■ What the task requires:
Up to and including the line with "with a frame-aligned", repeat every line of the listing exactly, beginning at the first.

■ Provided data:

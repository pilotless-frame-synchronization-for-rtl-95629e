// tb_frame_sync_top: end-to-end test of the pilotless frame synchronizer.
//
// The bench builds real codewords of the quasi-cyclic code (random information bits, parity
// from the dual-diagonal structure of the base matrix), scrambles each with a frame-aligned
// PN sequence (x^7 + x^4 + 1, restarted every frame), places M frames at a random offset m
// in an N*(M+1)-bit buffer, optionally flips bits (a binary symmetric channel) and streams the
// buffer into the synchronizer, sometimes with idle cycles. Its own model evaluates every
// constraint of every window position directly from the base matrix and predicts mu_hat,
// min_U and found for both decision methods. It also checks the number of bits taken and
// the 3-cycle latency from the last bit to done, and counts how often each mechanism ran:
// noise-free lock, noisy maximum decision, RAM accumulation, threshold hit, threshold miss,
// early threshold stop, reduced constraint set, input stalls, list-method runs with the
// second pass over the buffered bits, and candidates pushed out of the full list.
module tb_frame_sync_top;
  import ldpc_sync_pkg::*;

  localparam int unsigned Z  = 5;
  localparam int unsigned M  = 2;
  localparam int unsigned GAMMA = 10;
  localparam int unsigned N  = NB * Z;
  localparam int unsigned NC = MB * Z;
  localparam int unsigned MU_W  = $clog2(N);
  localparam int unsigned SUM_W = $clog2(M * NC + 1);
  localparam int unsigned L  = N * (M + 1);
  localparam int LIST_RUNS = 4;

  logic clk = 1'b0;
  logic rst_n = 1'b0;
  logic [NC-1:0] syndrome, con_en, con_en_s1;
  sync_method_e method;
  logic [SUM_W-1:0] u_thresh;
  logic start = 1'b0, busy, done, bit_valid = 1'b0, bit_in = 1'b0, bit_ready, found;
  logic [MU_W-1:0] mu_hat;
  logic [SUM_W-1:0] min_u;

  frame_sync_top #(.Z(Z), .M(M), .GAMMA(GAMMA)) dut (.*);

  always #5 clk = ~clk;

  int checks = 0, failures = 0, cyc = 0;
  int n_lock = 0, n_noisy = 0, n_accum = 0, n_thr_hit = 0, n_thr_miss = 0, n_early = 0;
  int n_masked = 0, n_stall = 0, n_list = 0, n_evict = 0;

  always @(posedge clk) begin
    cyc <= cyc + 1;
    if (dut.b_valid && dut.b_frame != '0) n_accum <= n_accum + 1;
    if (bit_valid === 1'b0 && busy && bit_ready) n_stall <= n_stall + 1;
    if (dut.list_ins && dut.cand_vld[GAMMA-1] && dut.u_list.better[GAMMA-1]) n_evict <= n_evict + 1;
  end

  initial begin : watchdog
    repeat (200000) @(posedge clk);
    failures++;
    $display("watchdog expired");
    $display("TB_RESULT checks=%0d failures=%0d", checks, failures);
    $finish;
  end

  task automatic check(input bit ok, input string what);
    checks++;
    if (!ok) begin
      failures++;
      $display("FAIL: %s", what);
    end
  endtask

  // ---------------- stimulus model ----------------
  bit buffer [L];
  bit [NC-1:0] syn_m;
  bit [NC-1:0] en_m;
  bit [NC-1:0] en1_m;   // list method, stage 1

  function automatic bit pn_bit(int unsigned idx);
    logic [6:0] s = 7'h5d;
    bit b = 0;
    for (int unsigned t = 0; t <= idx; t++) begin
      b = s[6] ^ s[3];
      s = {s[5:0], b};
    end
    return b;
  endfunction

  bit cw [N];        // codeword under construction
  bit z [N];         // PN sequence of one frame
  bit stream [N * (M + 2)];

  // circulant product (P^s x)[k] = x[(k+s) mod Z], x is base-column block bc of cw
  function automatic bit blk(int unsigned bc, int unsigned k, int s);
    return cw[bc * Z + ((k + s) % Z)];
  endfunction

  // fill cw with a random codeword
  function automatic void encode();
    bit lam [MB][Z];
    bit p [MB][Z];
    for (int unsigned t = 0; t < 12 * Z; t++) cw[t] = 1'($urandom);
    for (int unsigned r = 0; r < MB; r++)
      for (int unsigned k = 0; k < Z; k++) begin
        lam[r][k] = 0;
        for (int unsigned c = 0; c < 12; c++)
          if (BASE[r][c] >= 0) lam[r][k] ^= blk(c, k, BASE[r][c]);
      end
    for (int unsigned k = 0; k < Z; k++) begin
      p[0][k] = 0;
      for (int unsigned r = 0; r < MB; r++) p[0][k] ^= lam[r][k];
    end
    for (int unsigned k = 0; k < Z; k++) p[1][k] = lam[0][k] ^ p[0][(k + 1) % Z];
    for (int unsigned r = 1; r < MB - 1; r++)
      for (int unsigned k = 0; k < Z; k++) begin
        p[r + 1][k] = lam[r][k] ^ p[r][k];
        if (BASE[r][12] >= 0) p[r + 1][k] ^= p[0][(k + BASE[r][12]) % Z];
      end
    for (int unsigned r = 0; r < MB; r++)
      for (int unsigned k = 0; k < Z; k++) cw[(12 + r) * Z + k] = p[r][k];
  endfunction

  // parity of constraint (r, k) over buffer[base +: N], or over z when of_pn is set
  function automatic bit con_parity(bit of_pn, int unsigned base, int unsigned r,
                                    int unsigned k);
    bit par = 0;
    for (int unsigned c = 0; c < NB; c++)
      if (BASE[r][c] >= 0) begin
        int unsigned v = c * Z + ((k + BASE[r][c]) % Z);
        par ^= of_pn ? z[v] : buffer[base + v];
      end
    return par;
  endfunction

  // number of unsatisfied examined constraints of v[base +: N] against syndrome syn
  function automatic int unsigned unsat_count(int unsigned base,
                                              bit [NC-1:0] syn, bit [NC-1:0] en);
    int unsigned u = 0;
    for (int unsigned r = 0; r < MB; r++)
      for (int unsigned k = 0; k < Z; k++)
        if ((con_parity(0, base, r, k) ^ syn[r * Z + k]) && en[r * Z + k]) u++;
    return u;
  endfunction

  // build the buffer: frames at offset m, bit flips with probability flip_ppm / 1e6
  function automatic void build(int unsigned m, int unsigned flip_ppm, bit coded);
    for (int unsigned t = 0; t < N; t++) z[t] = pn_bit(t);
    for (int unsigned f = 0; f < M + 2; f++) begin
      encode();
      for (int unsigned t = 0; t < N; t++)
        stream[f * N + t] = coded ? (cw[t] ^ z[t]) : 1'($urandom);
    end
    for (int unsigned t = 0; t < L; t++) begin
      buffer[t] = stream[t + N - m];
      if (($urandom % 1000000) < flip_ppm) buffer[t] ^= 1'b1;
    end
    for (int unsigned r = 0; r < MB; r++)
      for (int unsigned k = 0; k < Z; k++) syn_m[r * Z + k] = con_parity(1, 0, r, k);
  endfunction

  // ---------------- one acquisition ----------------
  task automatic run(input sync_method_e meth, input int unsigned thr, input bit gaps,
                     input int unsigned m, input bit expect_lock, input string tag);
    int unsigned totals [N];
    int unsigned totals1 [N];
    bit listed [N];
    int unsigned exp_mu = 0, exp_u = '1, exp_last = N - 1;
    bit exp_found = 0;
    int unsigned idx = 0, accepted = 0, last_acc_cyc = 0, done_cyc = 0;
    bit acc = 0, got_done = 0;

    for (int unsigned mu = 0; mu < N; mu++) begin
      totals[mu] = 0;
      for (int unsigned i = 0; i < M; i++) totals[mu] += unsat_count(mu + i * N, syn_m, en_m);
    end
    if (meth == METHOD_LIST) begin
      // stage 1: the GAMMA offsets with the smallest stage-1 totals, earlier offsets first
      for (int unsigned mu = 0; mu < N; mu++) begin
        totals1[mu] = 0;
        for (int unsigned i = 0; i < M; i++) totals1[mu] += unsat_count(mu + i * N, syn_m, en1_m);
      end
      for (int unsigned mu = 0; mu < N; mu++) begin
        int unsigned rank;
        rank = 0;
        for (int unsigned o = 0; o < N; o++)
          if (totals1[o] < totals1[mu] || (totals1[o] == totals1[mu] && o < mu)) rank++;
        listed[mu] = (rank < GAMMA);
      end
      exp_found = 1;
      for (int unsigned mu = 0; mu < N; mu++)
        if (listed[mu] && totals[mu] < exp_u) begin exp_u = totals[mu]; exp_mu = mu; end
    end else if (meth == METHOD_MAXIMUM) begin
      exp_found = 1;
      for (int unsigned mu = 0; mu < N; mu++)
        if (totals[mu] < exp_u) begin exp_u = totals[mu]; exp_mu = mu; end
    end else begin
      for (int unsigned mu = 0; mu < N; mu++)
        if (!exp_found && totals[mu] <= thr) begin
          exp_found = 1; exp_u = totals[mu]; exp_mu = mu; exp_last = mu;
        end
      if (!exp_found) exp_u = '1;
    end

    syndrome = syn_m;
    con_en = en_m;
    con_en_s1 = en1_m;
    method = meth;
    u_thresh = SUM_W'(thr);
    @(posedge clk); #1;
    start = 1'b1;
    @(posedge clk); #1;
    start = 1'b0;
    while (!got_done) begin
      if (acc) begin
        if (idx == exp_last + (M - 1) * N + N - 1) last_acc_cyc = cyc - 1;
        idx++;
        accepted++;
      end
      if (done) begin
        got_done = 1;
        done_cyc = cyc;
      end
      bit_valid = (idx < L) && !(gaps && ($urandom % 4 == 0));
      bit_in = (idx < L) ? buffer[idx] : 1'b0;
      acc = bit_valid && bit_ready;
      if (!got_done) begin
        @(posedge clk); #1;
      end
    end
    bit_valid = 1'b0;
    check(found == exp_found, $sformatf("%s found %0d exp %0d", tag, found, exp_found));
    if (exp_found) begin
      check(mu_hat == MU_W'(exp_mu), $sformatf("%s mu_hat %0d exp %0d", tag, mu_hat, exp_mu));
      check(min_u == SUM_W'(exp_u), $sformatf("%s min_u %0d exp %0d", tag, min_u, exp_u));
    end
    if (expect_lock) check(mu_hat == MU_W'(m), $sformatf("%s lock %0d vs m=%0d", tag, mu_hat, m));
    // bits taken: every bit up to the one completing the deciding window (plus those taken
    // while an early threshold decision is still in the pipeline)
    if (exp_last == N - 1)
      check(accepted == L - 1, $sformatf("%s accepted %0d exp %0d", tag, accepted, L - 1));
    else
      check(accepted >= exp_last + M * N && accepted <= exp_last + M * N + 2,
            $sformatf("%s accepted %0d exp %0d", tag, accepted, exp_last + M * N));
    check(done_cyc - last_acc_cyc == ((meth == METHOD_LIST) ? L + 6 : 3),
          $sformatf("%s latency %0d", tag, done_cyc - last_acc_cyc));
    check(!busy, {tag, " busy after done"});
    if (meth == METHOD_THRESHOLD && exp_found) n_thr_hit++;
    if (meth == METHOD_THRESHOLD && !exp_found) n_thr_miss++;
    if (meth == METHOD_THRESHOLD && exp_found && exp_last < N - 1) n_early++;
    // let the pipeline drain before the next start
    repeat (4) @(posedge clk);
    #1;
  endtask

  initial begin
    int unsigned m;
    for (int unsigned c = 0; c < NC; c++) begin
      en_m[c] = 1;
      en1_m[c] = 1;
    end
    syndrome = '0; con_en = '1; con_en_s1 = '1; method = METHOD_MAXIMUM; u_thresh = '0;
    repeat (3) @(posedge clk);
    rst_n = 1'b1;

    // noise-free lock, maximum method
    for (int t = 0; t < 4; t++) begin
      m = $urandom % N;
      build(m, 0, 1);
      run(METHOD_MAXIMUM, 0, t[0], m, 1, "clean");
      n_lock++;
    end
    // noisy channel, maximum method
    for (int t = 0; t < 4; t++) begin
      m = $urandom % N;
      build(m, 30000, 1);
      run(METHOD_MAXIMUM, 0, 1, m, 0, "noisy");
      n_noisy++;
    end
    // threshold method: passing offset (ends early) and no passing offset
    for (int t = 0; t < 3; t++) begin
      m = $urandom % N;
      build(m, 10000, 1);
      run(METHOD_THRESHOLD, M * NC / 8, t[0], m, 0, "thr");
    end
    build(7, 0, 0);
    run(METHOD_THRESHOLD, 0, 0, 7, 0, "thr-miss");
    // half of the constraints examined
    for (int unsigned c = 0; c < NC; c++) en_m[c] = 1'($urandom);
    for (int t = 0; t < 3; t++) begin
      m = $urandom % N;
      build(m, 20000, 1);
      run(METHOD_MAXIMUM, 0, 1, m, 0, "masked");
      n_masked++;
    end

    // list method: half of the constraints in stage 1, all of them in stage 2
    for (int unsigned c = 0; c < NC; c++) begin
      en_m[c] = 1;
      en1_m[c] = 1'($urandom);
    end
    for (int t = 0; t < LIST_RUNS; t++) begin
      m = $urandom % N;
      build(m, (t == 0) ? 0 : 40000, 1);
      run(METHOD_LIST, 0, t[0], m, t == 0, "list");
      n_list++;
    end

    $display("events: lock=%0d noisy=%0d accum=%0d thr_hit=%0d thr_miss=%0d early=%0d masked=%0d stall=%0d list=%0d evict=%0d",
             n_lock, n_noisy, n_accum, n_thr_hit, n_thr_miss, n_early, n_masked, n_stall, n_list, n_evict);
    check(n_lock > 0, "no clean lock");
    check(n_noisy > 0, "no noisy run");
    check(n_accum > 0, "no RAM accumulation");
    check(n_thr_hit > 0, "no threshold hit");
    check(n_thr_miss > 0, "no threshold miss");
    check(n_early > 0, "no early threshold stop");
    check(n_masked > 0, "no masked run");
    check(n_stall > 0, "no input stall");
    check(n_list > 0, "no list run");
    check(n_evict > 0, "no candidate evicted from the list");
    $display("TB_RESULT checks=%0d failures=%0d", checks, failures);
    $finish;
  end

endmodule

■ Output of the task:
repository pilotless-frame-synchronization-for-rtl-95629e
// tb_frame_sync_top: end-to-end test of the pilotless frame synchronizer.
//
// The bench builds real codewords of the quasi-cyclic code (random information bits, parity
// from the dual-diagonal structure of the base matrix), scrambles each with a frame-aligned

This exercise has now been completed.